The regression shows that GPA is a strong predictor of salary 10 years after graduation. For each additional GPA point, salary increases by approximately $72,990.51. The equation is:Salary=−110210.4 + 72990.51 * GPA
model <- lm(Salary ~ GPA, data = gpasalary)

summary(model)
## 
## Call:
## lm(formula = Salary ~ GPA, data = gpasalary)
## 
## Residuals:
##    Min     1Q Median     3Q    Max 
## -15105  -5311  -2954   1203  19901 
## 
## Coefficients:
##             Estimate Std. Error t value Pr(>|t|)    
## (Intercept)  -110210      21083  -5.228 0.000795 ***
## GPA            72990       7147  10.212 7.25e-06 ***
## ---
## Signif. codes:  0 '***' 0.001 '**' 0.01 '*' 0.05 '.' 0.1 ' ' 1
## 
## Residual standard error: 11440 on 8 degrees of freedom
## Multiple R-squared:  0.9288, Adjusted R-squared:  0.9199 
## F-statistic: 104.3 on 1 and 8 DF,  p-value: 7.254e-06
intercept <- coef(model)[1]
slope <- coef(model)[2]

cat("The estimated regression equation is: Salary =", intercept, "+", slope, "* GPA\n")
## The estimated regression equation is: Salary = -110210.4 + 72990.51 * GPA
cat("Interpretation of coefficients:\n")
## Interpretation of coefficients:
cat("Intercept (", intercept, "): This is the estimated salary when GPA is 0. Though GPA of 0 isn't realistic, the intercept helps to position the regression line.\n")
## Intercept ( -110210.4 ): This is the estimated salary when GPA is 0. Though GPA of 0 isn't realistic, the intercept helps to position the regression line.
cat("Slope (", slope, "): For each additional point increase in GPA, the salary is predicted to increase by", slope, "dollars.\n")
## Slope ( 72990.51 ): For each additional point increase in GPA, the salary is predicted to increase by 72990.51 dollars.

c)

There is a significant relationship since the p-value is 7.253817e-06. Since the p-value is below .05 we reject the null hypothesis, and since our null hypothesis states there is no correlation between gpa and slavery the p-value shows that there is.
model <- lm(Salary ~ GPA, data = gpasalary)

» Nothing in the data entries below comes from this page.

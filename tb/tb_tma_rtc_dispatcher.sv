// tb_tma_rtc_dispatcher: checks the RTC dispatcher with an RTC model.
//
// The model's second lasts 30000 clocks; the dispatcher polls every 1000
// and counts 100 us units of 100 clocks (scaled-down clock). Checks that
// sec follows the RTC, that sub counts up within the second and restarts
// when the second changes (sec_tick), and that a time correction is
// written to the RTC, reported by set_done and used at once.
module tb_tma_rtc_dispatcher;
  localparam int SUBD = 100, POLL = 1000, SECC = 30000;

  logic clk = 0, rst_n = 1;
  logic rtc_req, rtc_we, rtc_ack, set_time = 0, set_done, sec_tick;
  logic [31:0] rtc_wdata, rtc_rdata, set_value = '0, sec;
  logic [15:0] sub;
  int checks = 0, failures = 0;

  tma_rtc_dispatcher #(.SUB_DIV(SUBD), .POLL_DIV(POLL)) dut (.*);
  tb_rtc_model #(.SEC_CLKS(SECC)) rtc (.clk, .req(rtc_req), .we(rtc_we), .wdata(rtc_wdata), .rdata(rtc_rdata), .ack(rtc_ack));

  always #5 clk = ~clk;
  initial #1 rst_n = 0;   // a real falling edge for the asynchronous reset

  initial begin
    repeat (1000000) @(posedge clk);
    failures++;
    $display("TB_RESULT checks=%0d failures=%0d", checks, failures);
    $finish;
  end

  task automatic check(bit ok, string what);
    checks++;
    if (!ok) begin failures++; $display("FAIL: %s", what); end
  endtask

  int n_tick = 0;
  always @(posedge clk) if (sec_tick) n_tick++;

  initial begin
    repeat (2) @(posedge clk);
    #1 rst_n = 1;
    repeat (2 * POLL) @(posedge clk); #1;
    for (int n = 0; n < 20; n++) begin
      repeat ($urandom_range(100, 20000)) @(posedge clk); #1;
      check(sec == rtc.count || sec + 1 == rtc.count, $sformatf("sec %0d, RTC %0d", sec, rtc.count));
      check(sub <= (SECC + POLL) / SUBD + 10, $sformatf("sub %0d within the second", sub));
    end
    check(n_tick > 3, $sformatf("%0d second ticks", n_tick));
    // sub restarts at the second change
    begin
      logic [31:0] s0;
      logic [15:0] sub_before;
      s0 = sec;
      while (sec == s0) begin sub_before = sub; @(posedge clk); #1; end
      check(sub == 0 && sub_before >= (SECC - POLL) / SUBD - 5, $sformatf("sub %0d -> %0d at new second", sub_before, sub));
    end
    // time correction
    set_value = 32'h1234_5678;
    set_time = 1; @(posedge clk); #1 set_time = 0;
    begin
      int t;
      t = 0;
      while (!set_done && t < 100) begin @(posedge clk); #1; t++; end
      check(set_done, "set_done");
    end
    check(sec == 32'h1234_5678 && rtc.count == 32'h1234_5678, "time written and used");
    repeat (SECC + 2 * POLL) @(posedge clk); #1;
    check(sec == 32'h1234_5679, "counts on from the new time");
    $display("TB_RESULT checks=%0d failures=%0d", checks, failures);
    $finish;
  end
endmodule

summary_model <- summary(model)

# Extract the p-value for the GPA coefficient
p_value <- summary_model$coefficients[2, 4]  # This extracts the p-value for the GPA coefficient

cat("P-value for the GPA coefficient:", p_value, "\n")
## P-value for the GPA coefficient: 7.253817e-06
if (p_value < 0.05) {
    cat("At the 0.05 level of significance, there is a significant relationship between GPA and Salary.\n")
} else {
    cat("At the 0.05 level of significance, there is NOT a significant relationship between GPA and Salary.\n")
}
## At the 0.05 level of significance, there is a significant relationship between GPA and Salary.

d)

Multiple R-squared: 0.9288, Adjusted R-squared: 0.9199 (found from previous r script).R- squared represents the variance dependent variable explained by the independent variable. With a multiple R-Squared being .9228, this means that GPA explains 92.88% of the variation of salary. Since the R-Squared is so close to one it gpa almost perfectly explains salaries variation.

e)

The estimated standard error for the intercept is -110210 and for GPA is 72990 (Found from previous r script).